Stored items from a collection
BEGIN
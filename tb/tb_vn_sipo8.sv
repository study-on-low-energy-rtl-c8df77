// tb_vn_sipo8: random bit stream into the SIPO. A reference queue of the
// bits sent is kept; at every strobe the parallel word must equal the last
// eight bits (oldest in word[7]), strobes must come exactly every eight
// clocks, and the word must stay stable between strobes.
module tb_vn_sipo8;
  logic clk = 0, rst_n = 0, din = 0;
  logic [7:0] word;
  logic wstb;
  int checks = 0, failures = 0;

  vn_sipo8 dut (.clk, .rst_n, .din, .word, .wstb);

  always #5 clk = ~clk;

  logic [7:0] hist;      // last 8 bits sent, newest in bit 0
  int sent = 0, last_stb = -1, cyc = 0, nstb = 0;
  logic [7:0] held;

  task automatic check(input bit cond, input string msg);
    checks++;
    if (!cond) begin failures++; $display("FAIL %s", msg); end
  endtask

  initial begin
    repeat (3) @(posedge clk);
    rst_n <= 1;
    for (int i = 0; i < 800; i++) begin
      @(negedge clk);
      din = 1'($urandom);
    end
    repeat (4) @(posedge clk);
    check(nstb == 100, $sformatf("strobes %0d", nstb));
    $display("TB_RESULT checks=%0d failures=%0d", checks, failures);
    $finish;
  end

  // Sample on the same edges as the DUT.
  always @(posedge clk) if (rst_n) begin
    #1;
    cyc++;
    hist = {hist[6:0], din};
    sent++;
  end

  // Strobe check: at the edge after a strobe cycle starts, word must hold
  // the 8 bits sent up to the previous edge.
  always @(posedge clk) if (rst_n) begin
    if (wstb) begin
      nstb++;
      check(word == hist, $sformatf("word %h exp %h", word, hist));
      check(sent % 8 == 0, $sformatf("strobe after %0d bits", sent));
      if (last_stb >= 0) check(cyc - last_stb == 8, $sformatf("strobe gap %0d", cyc - last_stb));
      last_stb = cyc;
      held = word;
    end else if (last_stb >= 0) begin
      check(word == held, "word changed between strobes");
    end
  end

  initial begin
    #100000;
    failures++;
    $display("watchdog expired");
    $display("TB_RESULT checks=%0d failures=%0d", checks, failures);
    $finish;
  end
endmodule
END
Activity
Word for word, repeat the data from its first line through the line with "equal the last", including both of those lines and no others.

Reply
filename tb/tb_vn_sipo8.sv
repository study-on-low-energy-rtl-c8df77
// tb_vn_sipo8: random bit stream into the SIPO. A reference queue of the
// bits sent is kept; at every strobe the parallel word must equal the last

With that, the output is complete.